Ultraschall-Prüfsysteme

Durch den stetigen Ausbau des Schienennetzes im Hochgeschwindigkeitsbereich steigen die Qualitätsanforderungen an die eingesetzten Eisenbahnräder, die extremen Belastungen im Fahrbetrieb sicher standhalten müssen. In Deutschland schreibt das Eisenbahn-Bundesamt für die Sicherheit des Schienenverkehrs eine Überprüfung auf innere Fehlstellen durch regelmäßige Prüfungen vor.

Insbesondere für den Bereich Bahntechnik wurden in der Vergangenheit von der Abteilung verschiedene Lösungssysteme in enger Zusammenarbeit mit Kunden umgesetzt:

Unterflur - Prüfseinrichtung (UFPE): Um die vorgeschriebene Ultraschallprüfung von Radsätzen bei Hochgeschwindigkeitszügen kostengünstig und effektiv durchführen zu können, wurde unter Federführung der DB-Systemtechnik gemeinsam mit dem Fraunhofer IZFP ein Ultraschallprüfsystem entwickelt, mit dem Radsätze im eingebauten Zustand geprüft werden können. Vor allem bei angetriebenen Radsätzen bringt dies wesentliche Vorteile, da der Ausbau der Radsätze entfällt. Die Verweildauer der Züge in den Instandhaltungswerken wird dadurch drastisch reduziert.
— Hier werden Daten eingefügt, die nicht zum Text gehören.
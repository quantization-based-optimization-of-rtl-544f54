// lq_lut: the product table that replaces multiplication in the quantized
// convolution.
//
// With 2-bit LQ-Nets codes there are only 16 (activation code, weight code)
// pairs, so every product the layer can form is computed once by the host
// and stored here. Entry {a,w} holds value(a) * value(w), where an
// activation code (a1,a0) stands for a1*v1 + a0*v2 (activations are
// non-negative after ReLU, so a 0 bit contributes nothing) and a weight code
// (c1,c0) stands for (c1 ? +c : -c) + (c0 ? +d : -d) with the weight basis
// (c, d). Index = {activation code, weight code}.
//
// One write port (synchronous, from the host loader) and NRD combinational
// read ports, so a whole convolution window is looked up in one cycle. The
// table resets to zeros.
module lq_lut
  import lq_pkg::*;
#(
  parameter int NRD = 25
) (
  input  logic       clk,
  input  logic       rst_n,
  input  logic       we,
  input  logic [3:0] widx,
  input  fix_t       wdata,
  input  logic [3:0] ridx [NRD],
  output fix_t       rdata[NRD]
);

  fix_t table_q [16];

  always_ff @(posedge clk or negedge rst_n) begin
    if (!rst_n) begin
      for (int i = 0; i < 16; i++) table_q[i] <= '0;
    end else if (we) begin
      table_q[widx] <= wdata;
    end
  end

  always_comb begin
    for (int p = 0; p < NRD; p++) rdata[p] = table_q[ridx[p]];
  end

endmodule
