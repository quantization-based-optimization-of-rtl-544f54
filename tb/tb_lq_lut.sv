// Testbench for lq_lut: the table is filled with products of the 2-bit
// activation and weight levels computed here from a random basis, and every
// read port is checked against that reference for random indices. Reset must
// leave all entries zero.
module tb_lq_lut;
  import lq_pkg::*;
  localparam int NRD = 4;

  logic clk = 0, rst_n = 0, we = 0;
  logic [3:0] widx = '0;
  fix_t wdata = '0;
  logic [3:0] ridx [NRD];
  fix_t rdata[NRD];
  fix_t ref_t[16];
  int checks = 0, failures = 0;

  lq_lut #(.NRD(NRD)) dut (.*);

  always #5 clk = ~clk;

  initial begin
    repeat (10000) @(posedge clk);
    failures++;
    $display("TB_RESULT checks=%0d failures=%0d", checks, failures);
    $finish;
  end

  function automatic fix_t aval(code_t a, fix_t v1, fix_t v2);
    return (a[1] ? v1 : 0) + (a[0] ? v2 : 0);
  endfunction
  function automatic fix_t wval(code_t w, fix_t c, fix_t d);
    return (w[1] ? c : -c) + (w[0] ? d : -d);
  endfunction

  initial begin
    fix_t v1, v2, c, d;
    for (int p = 0; p < NRD; p++) ridx[p] = 4'(p);
    repeat (2) @(posedge clk);
    rst_n <= 1'b1;
    @(posedge clk); #1;
    for (int i = 0; i < 16; i++) begin
      ridx[0] = 4'(i); #1;
      checks++;
      if (rdata[0] !== 0) begin failures++; $display("FAIL reset entry %0d", i); end
    end
    v1 = fix_t'($urandom_range(40000, 90000));
    v2 = fix_t'($urandom_range(10000, 39999));
    c  = fix_t'($urandom_range(30000, 80000));
    d  = fix_t'($urandom_range(5000, 29999));
    for (int a = 0; a < 4; a++)
      for (int w = 0; w < 4; w++)
        ref_t[a*4+w] = fix_mul(aval(code_t'(a), v1, v2), wval(code_t'(w), c, d));
    @(negedge clk);
    for (int i = 0; i < 16; i++) begin
      we = 1'b1; widx = 4'(i); wdata = ref_t[i];
      @(negedge clk);
    end
    we = 1'b0;
    for (int n = 0; n < 200; n++) begin
      for (int p = 0; p < NRD; p++) ridx[p] = 4'($urandom_range(0, 15));
      #1;
      for (int p = 0; p < NRD; p++) begin
        checks++;
        if (rdata[p] !== ref_t[ridx[p]]) begin
          failures++;
          $display("FAIL port %0d idx %0d got %h exp %h", p, ridx[p], rdata[p], ref_t[ridx[p]]);
        end
      end
      @(negedge clk);
    end
    // activation code 00 must give zero products
    for (int w = 0; w < 4; w++) begin
      checks++;
      if (ref_t[w] !== 0) failures++;
    end
    $display("TB_RESULT checks=%0d failures=%0d", checks, failures);
    $finish;
  end
endmodule
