- 24,321 instructions issued (IPC about 2), 2.1 replays per issued
  instruction;
- 65 WIN decrements and 1,251 capped cycles;
- 1,667 LHT, 526 SILO and 173 definite-miss predictions.

To run a testbench with plain Verilator:

```
verilator --binary --assert -Wno-fatal -Irtl -y rtl rtl/zephyr_pkg.sv \
    tb/tb_zephyr_top.sv --top-module tb_zephyr_top --Mdir obj_tb -o sim
./obj_tb/sim
```

Replace `tb_zephyr_top` with any other testbench name. The full-size run
takes a few seconds.

## Workloads of the published evaluation

The published evaluation runs 2- and 4-thread mixes of SPEC 2000 programs on
an 8-issue machine with a 100-column Cyclone and 64-entry PIBs. The mixes are
grouped by how strongly their programs form tornadoes. At its default
parameters the RTL matches those structure sizes and supports up to four
threads, so every mix fits. The programs themselves need a full core and
memory system, which is outside this RTL. The end-to-end testbench uses
synthetic threads instead.
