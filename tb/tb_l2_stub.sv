// tb_l2_stub: behavioural stand-in for the L2 in L1 testbenches.
//
// Accepts one whole-block request at a time and answers after LAT cycles.
// Keeps written blocks; unwritten blocks read as a pattern of their address.
// Counts reads and writes per Parameter Buffer section.
module tb_l2_stub
  import tcor_pkg::*;
#(
  parameter int LAT = 3
) (
  input  logic    clk,
  input  logic    rst_n,
  input  logic    req_valid,
  output logic    req_ready,
  input  l2_req_t req,
  output logic    resp_valid,
  output line_t   resp_data,
  output int      n_reads,
  output int      n_writes
);
  line_t   mem [addr_t];
  logic    busy;
  int      cnt;
  l2_req_t r_q;

  function automatic line_t pattern(input addr_t a);
    line_t l;
    for (int i = 0; i < LINE_W / 32; i++) l[i*32 +: 32] = 32'(a) * 32'(i + 3) + 32'h5a5a0000;
    return l;
  endfunction

  function automatic line_t peek(input addr_t a);
    return mem.exists(a) ? mem[a] : pattern(a);
  endfunction

  assign req_ready = !busy;

  always @(posedge clk)
    if (rst_n && busy && cnt <= 1 && r_q.we) mem[r_q.addr] = r_q.wdata;

  always_ff @(posedge clk or negedge rst_n) begin
    if (!rst_n) begin
      busy <= 1'b0; cnt <= 0; resp_valid <= 1'b0; resp_data <= '0;
      n_reads <= 0; n_writes <= 0; r_q <= '0;
    end else begin
      resp_valid <= 1'b0;
      if (!busy && req_valid) begin
        busy <= 1'b1;
        r_q  <= req;
        cnt  <= LAT;
        if (req.we) n_writes <= n_writes + 1;
        else        n_reads  <= n_reads + 1;
      end else if (busy) begin
        if (cnt <= 1) begin
          busy       <= 1'b0;
          resp_valid <= 1'b1;
          resp_data  <= peek(r_q.addr);
        end else cnt <= cnt - 1;
      end
    end
  end
endmodule
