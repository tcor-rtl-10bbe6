// tb_main_memory: behavioural model of the DRAM behind the L2 (simulation only).
//
// Whole-block reads and writes. Writes complete when accepted. Reads answer
// after LAT_MIN..LAT_MAX cycles (random) with stored data, or, for a block
// never written, with a pattern computed from its address. Counts reads and
// writes.
module tb_main_memory
  import tcor_pkg::*;
#(
  parameter int LAT_MIN = 50,
  parameter int LAT_MAX = 100
) (
  input  logic  clk,
  input  logic  rst_n,
  input  logic  req_valid,
  output logic  req_ready,
  input  logic  we,
  input  addr_t addr,
  input  line_t wdata,
  output logic  resp_valid,
  output line_t rdata,
  output int    n_reads,
  output int    n_writes
);
  line_t mem [addr_t];
  logic  busy;
  int    cnt;
  addr_t a_q;

  function automatic line_t pattern(input addr_t a);
    line_t l;
    for (int i = 0; i < LINE_W / 32; i++) l[i*32 +: 32] = {a[7:0], 24'(i * 7919)} ^ 32'(a);
    return l;
  endfunction

  function automatic line_t peek(input addr_t a);
    return mem.exists(a) ? mem[a] : pattern(a);
  endfunction

  assign req_ready = !busy;

  always @(posedge clk)
    if (rst_n && !busy && req_valid && we) mem[addr] = wdata;

  always_ff @(posedge clk or negedge rst_n) begin
    if (!rst_n) begin
      busy <= 1'b0; cnt <= 0; resp_valid <= 1'b0; rdata <= '0;
      n_reads <= 0; n_writes <= 0; a_q <= '0;
    end else begin
      resp_valid <= 1'b0;
      if (!busy && req_valid) begin
        if (we) begin
          n_writes  <= n_writes + 1;
        end else begin
          busy    <= 1'b1;
          a_q     <= addr;
          cnt     <= LAT_MIN + int'($urandom_range(LAT_MAX - LAT_MIN));
          n_reads <= n_reads + 1;
        end
      end else if (busy) begin
        if (cnt <= 1) begin
          busy       <= 1'b0;
          resp_valid <= 1'b1;
          rdata      <= peek(a_q);
        end else cnt <= cnt - 1;
      end
    end
  end
endmodule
Hohlwellenprüfsystem (HPS): HPS ist eine Ultraschallprüfvorrichtung für die Prüfung von Eisenbahnradsatzwellen mit Bohrungen in unterschiedlichen Durchmessern. Die Wellen der Radsätze werden automatisch von Innen mit Ultraschall auf Volumen- und Oberflächenfehler geprüft. Die Prüfung erfolgt in Kontakttechnik von der Mantelfläche der Bohrung. Die durchschnittliche Prüfzeit liegt bei weniger als 15 Minuten je Welle.

Radkranz-Vollwellen-Prüfanlage (RVP): RVP ist ein System zur Prüfung der Radkränze sowie der Vollwellen von Radsätzen in einer gemeinsamen Prüfeinrichtung. Die Anlagenmechanik ist für die Prüfung an ausgebauten Radsätzen von Schienenfahrzeugen mit einem Messkreisdurchmesser von 620 mm bis 1050 mm ausgelegt und besteht aus einem Rollstand, einem Stahlbauportal, einer zentralen Z-Achse sowie je Seite einem Sensormodul für die Radkranzprüfung und die Vollwellenprüfung.

Ultraschall-Radprüfanlage (RWI - Rail-Wheel-Inspection): Für die Hersteller von Eisenbahnrädern und Radreifen ist unter der Leitung des Fraunhofer IPAs ein automatisches Ultraschall-Prüfsystem entwickelt worden. Dieses System eigent sich besonders für die Integration in den bestehenden Qualifikationsprozess. Je nach Radgröße sind hierbei Taktzeiten von bis zu 1 Minute möglich. Optional kann die Ultraschallprüfung auch an der Radnabe und der Radscheibe durchgeführt werden.

Automatische Radsatz-Prüfanlage (AURA-NT): AURA-NT ist für die Radkranz- und Radscheibenprüfung an ausgebauten Radsätzen von Schienenfahrzeugen ausgelegt. Die Mechanik der Anlage ermöglicht die exakte Positionierung von wechselbaren und nicht wechselbaren Prüfkopfsystemen an der inneren Stirnfläche und der Lauffläche der Räder sowie für das definierte und automatische Drehen der zu prüfenden Radsätze.